Required action: All of the data should be restated word for word.

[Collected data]
---------------
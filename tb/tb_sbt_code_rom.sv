// tb_sbt_code_rom: checks the signed bit-plane ROM.
//
// For every size and every plane it reads B_{N,k} and checks, per matrix
// element, that each plane element is 0 or the sign of the coefficient and
// that sum_k 2^k B_{N,k} equals the reference HEVC coefficient.  It also
// compares the 4-point and two 8-point rows with literal HEVC values and
// checks that an out-of-range plane reads as zero.
module tb_sbt_code_rom;
  import sbt_pkg::*;
  import tb_ref_pkg::*;

  tsize_e     size;
  logic [2:0] plane;
  sbt_plane_t codes;
  int checks = 0, failures = 0;

  sbt_code_rom dut (.size, .plane, .codes);

  int recon [4][32][32];
  bit sign_ok [4][32][32];

  localparam int D4 [4][4] = '{'{64, 64, 64, 64}, '{83, 36, -36, -83},
                               '{64, -64, -64, 64}, '{36, -83, 83, -36}};
  localparam int D8R1 [8] = '{89, 75, 50, 18, -18, -50, -75, -89};
  localparam int D8R3 [8] = '{75, -18, -89, -50, 50, 89, 18, -75};

  initial begin
    #100000;
    failures++;
    $display("watchdog expired");
    $display("TB_RESULT checks=%0d failures=%0d", checks, failures);
    $finish;
  end

  initial begin
    for (int s = 0; s < 4; s++)
      for (int i = 0; i < 32; i++)
        for (int j = 0; j < 32; j++) begin
          recon[s][i][j]   = 0;
          sign_ok[s][i][j] = 1'b1;
        end
    for (int s = 0; s < 4; s++) begin
      for (int k = 0; k < 7; k++) begin
        size  = tsize_e'(s);
        plane = 3'(k);
        #1;
        for (int i = 0; i < 32; i++)
          for (int j = 0; j < 32; j++) begin
            int e, d;
            d = ref_bd(s, i, j);
            case (codes[i][j])
              2'b01:   e = 1;
              2'b11:   e = -1;
              default: e = 0;
            endcase
            if ((e > 0 && d < 0) || (e < 0 && d > 0) || codes[i][j] == 2'b10)
              sign_ok[s][i][j] = 1'b0;
            recon[s][i][j] += e * (1 << k);
          end
      end
    end
    for (int s = 0; s < 4; s++)
      for (int i = 0; i < 32; i++)
        for (int j = 0; j < 32; j++) begin
          checks++;
          if (recon[s][i][j] != ref_bd(s, i, j) || !sign_ok[s][i][j]) begin
            failures++;
            if (failures < 10)
              $display("size %0d (%0d,%0d): rebuilt %0d expected %0d", 4 << s, i, j,
                       recon[s][i][j], ref_bd(s, i, j));
          end
        end
    // Literal HEVC values, including the second and third 4-point blocks.
    for (int b = 0; b < 8; b++)
      for (int i = 0; i < 4; i++)
        for (int j = 0; j < 4; j++) begin
          checks++;
          if (recon[0][4*b + i][4*b + j] != D4[i][j]) failures++;
        end
    for (int j = 0; j < 8; j++) begin
      checks += 2;
      if (recon[1][1][j] != D8R1[j]) failures++;
      if (recon[1][8 + 3][8 + j] != D8R3[j]) failures++;
    end
    plane = 3'd7;
    size  = SZ32;
    #1;
    checks++;
    if (codes != '0) failures++;
    $display("TB_RESULT checks=%0d failures=%0d", checks, failures);
    $finish;
  end
endmodule
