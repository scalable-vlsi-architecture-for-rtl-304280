// sbt_ctrl: plane sequencer and handshake control of the folded SBT datapath.
//
// The datapath is folded over the K signed bit planes: one input vector is
// held for K clocks while the planes K-1 .. 0 pass through the shared 2-SSBT
// and M-SSBT hardware, one per clock.  The controller counts the planes,
// accepts a new vector in the clock of the last plane (so vectors follow
// each other every K clocks with no bubble), and loads the output register
// when the last plane completes.
//
// Handshakes are valid/ready on both sides.  If the output register still
// holds an unaccepted result when the last plane is reached, the datapath
// stalls on that plane (the accumulator does not move) until out_ready.
// Latency: a vector accepted in clock t gives out_valid in clock t+K+1.
// The folding over planes, the handshakes and the stall rule are this
// design's choices; the SBT architecture is only described as partially folded.
module sbt_ctrl #(
  parameter int unsigned K = 7
) (
  input  logic                 clk,
  input  logic                 rst_n,
  input  logic                 in_valid,
  output logic                 in_ready,
  output logic                 load,       // capture the input vector
  output logic [$clog2(K)-1:0] plane,      // plane in the datapath
  output logic                 first,      // plane == K-1
  output logic                 acc_en,     // accumulator advances
  output logic                 out_load,   // capture the final result
  output logic                 out_valid,
  input  logic                 out_ready,
  output logic                 stall       // last plane waits for the output
);

  logic busy;

  assign stall    = busy && (plane == '0) && out_valid && !out_ready;
  assign acc_en   = busy && !stall;
  assign out_load = busy && (plane == '0) && !stall;
  assign first    = (plane == ($clog2(K))'(K - 1));
  assign in_ready = !busy || out_load;
  assign load     = in_valid && in_ready;

  always_ff @(posedge clk or negedge rst_n) begin
    if (!rst_n) begin
      busy      <= 1'b0;
      plane     <= '0;
      out_valid <= 1'b0;
    end else begin
      if (load) begin
        busy  <= 1'b1;
        plane <= ($clog2(K))'(K - 1);
      end else if (out_load) begin
        busy  <= 1'b0;
      end else if (acc_en) begin
        plane <= plane - 1'b1;
      end

      if (out_load)       out_valid <= 1'b1;
      else if (out_ready) out_valid <= 1'b0;
    end
  end

  // A result that is not taken stays valid.
  assert property (@(posedge clk) disable iff (!rst_n)
                   out_valid && !out_ready |=> out_valid)
    else $error("sbt_ctrl: out_valid dropped before out_ready");

endmodule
---------------
Written answer:
filename tb/tb_sbt_code_rom.sv
// tb_sbt_code_rom: checks the signed bit-plane ROM.
//
// For every size and every plane it reads B_{N,k} and checks, per matrix
// element, that each plane element is 0 or the sign of the coefficient and
// that sum_k 2^k B_{N,k} equals the reference HEVC coefficient.  It also
// compares the 4-point and two 8-point rows with literal HEVC values and
// checks that an out-of-range plane reads as zero.
module tb_sbt_code_rom;
  import sbt_pkg::*;
  import tb_ref_pkg::*;

  tsize_e     size;
  logic [2:0] plane;
  sbt_plane_t codes;
  int checks = 0, failures = 0;

  sbt_code_rom dut (.size, .plane, .codes);

  int recon [4][32][32];
  bit sign_ok [4][32][32];

  localparam int D4 [4][4] = '{'{64, 64, 64, 64}, '{83, 36, -36, -83},
                               '{64, -64, -64, 64}, '{36, -83, 83, -36}};
  localparam int D8R1 [8] = '{89, 75, 50, 18, -18, -50, -75, -89};
  localparam int D8R3 [8] = '{75, -18, -89, -50, 50, 89, 18, -75};

  initial begin
    #100000;
    failures++;
    $display("watchdog expired");
    $display("TB_RESULT checks=%0d failures=%0d", checks, failures);
    $finish;
  end

  initial begin
    for (int s = 0; s < 4; s++)
      for (int i = 0; i < 32; i++)
        for (int j = 0; j < 32; j++) begin
          recon[s][i][j]   = 0;
          sign_ok[s][i][j] = 1'b1;
        end
    for (int s = 0; s < 4; s++) begin
      for (int k = 0; k < 7; k++) begin
        size  = tsize_e'(s);
        plane = 3'(k);
        #1;
        for (int i = 0; i < 32; i++)
          for (int j = 0; j < 32; j++) begin
            int e, d;
            d = ref_bd(s, i, j);
            case (codes[i][j])
              2'b01:   e = 1;
              2'b11:   e = -1;
              default: e = 0;
            endcase
            if ((e > 0 && d < 0) || (e < 0 && d > 0) || codes[i][j] == 2'b10)
              sign_ok[s][i][j] = 1'b0;
            recon[s][i][j] += e * (1 << k);
          end
      end
    end
    for (int s = 0; s < 4; s++)
      for (int i = 0; i < 32; i++)
        for (int j = 0; j < 32; j++) begin
          checks++;
          if (recon[s][i][j] != ref_bd(s, i, j) || !sign_ok[s][i][j]) begin
            failures++;
            if (failures < 10)
              $display("size %0d (%0d,%0d): rebuilt %0d expected %0d", 4 << s, i, j,
                       recon[s][i][j], ref_bd(s, i, j));
          end
        end
    // Literal HEVC values, including the second and third 4-point blocks.
    for (int b = 0; b < 8; b++)
      for (int i = 0; i < 4; i++)
        for (int j = 0; j < 4; j++) begin
          checks++;
          if (recon[0][4*b + i][4*b + j] != D4[i][j]) failures++;
        end
    for (int j = 0; j < 8; j++) begin
      checks += 2;
      if (recon[1][1][j] != D8R1[j]) failures++;
      if (recon[1][8 + 3][8 + j] != D8R3[j]) failures++;
    end
    plane = 3'd7;
    size  = SZ32;
    #1;
    checks++;
    if (codes != '0) failures++;
    $display("TB_RESULT checks=%0d failures=%0d", checks, failures);
    $finish;
  end
endmodule
repository scalable-vlsi-architecture-for-rtl-304280
// sbt_ctrl: plane sequencer and handshake control of the folded SBT datapath.
//
// The datapath is folded over the K signed bit planes: one input vector is
// held for K clocks while the planes K-1 .. 0 pass through the shared 2-SSBT
// and M-SSBT hardware, one per clock.  The controller counts the planes,
// accepts a new vector in the clock of the last plane (so vectors follow
// each other every K clocks with no bubble), and loads the output register
// when the last plane completes.
//
// Handshakes are valid/ready on both sides.  If the output register still
// holds an unaccepted result when the last plane is reached, the datapath
// stalls on that plane (the accumulator does not move) until out_ready.
// Latency: a vector accepted in clock t gives out_valid in clock t+K+1.
// The folding over planes, the handshakes and the stall rule are this
// design's choices; the SBT architecture is only described as partially folded.
module sbt_ctrl #(
  parameter int unsigned K = 7
) (
  input  logic                 clk,
  input  logic                 rst_n,
  input  logic                 in_valid,
  output logic                 in_ready,
  output logic                 load,       // capture the input vector
  output logic [$clog2(K)-1:0] plane,      // plane in the datapath
  output logic                 first,      // plane == K-1
  output logic                 acc_en,     // accumulator advances
  output logic                 out_load,   // capture the final result
  output logic                 out_valid,
  input  logic                 out_ready,
  output logic                 stall       // last plane waits for the output
);

  logic busy;

  assign stall    = busy && (plane == '0) && out_valid && !out_ready;
  assign acc_en   = busy && !stall;
  assign out_load = busy && (plane == '0) && !stall;
  assign first    = (plane == ($clog2(K))'(K - 1));
  assign in_ready = !busy || out_load;
  assign load     = in_valid && in_ready;

  always_ff @(posedge clk or negedge rst_n) begin
    if (!rst_n) begin
      busy      <= 1'b0;
      plane     <= '0;
      out_valid <= 1'b0;
    end else begin
      if (load) begin
        busy  <= 1'b1;
        plane <= ($clog2(K))'(K - 1);
      end else if (out_load) begin
        busy  <= 1'b0;
      end else if (acc_en) begin
        plane <= plane - 1'b1;
      end

      if (out_load)       out_valid <= 1'b1;
      else if (out_ready) out_valid <= 1'b0;
    end
  end

  // A result that is not taken stays valid.
  assert property (@(posedge clk) disable iff (!rst_n)
                   out_valid && !out_ready |=> out_valid)
    else $error("sbt_ctrl: out_valid dropped before out_ready");

endmodule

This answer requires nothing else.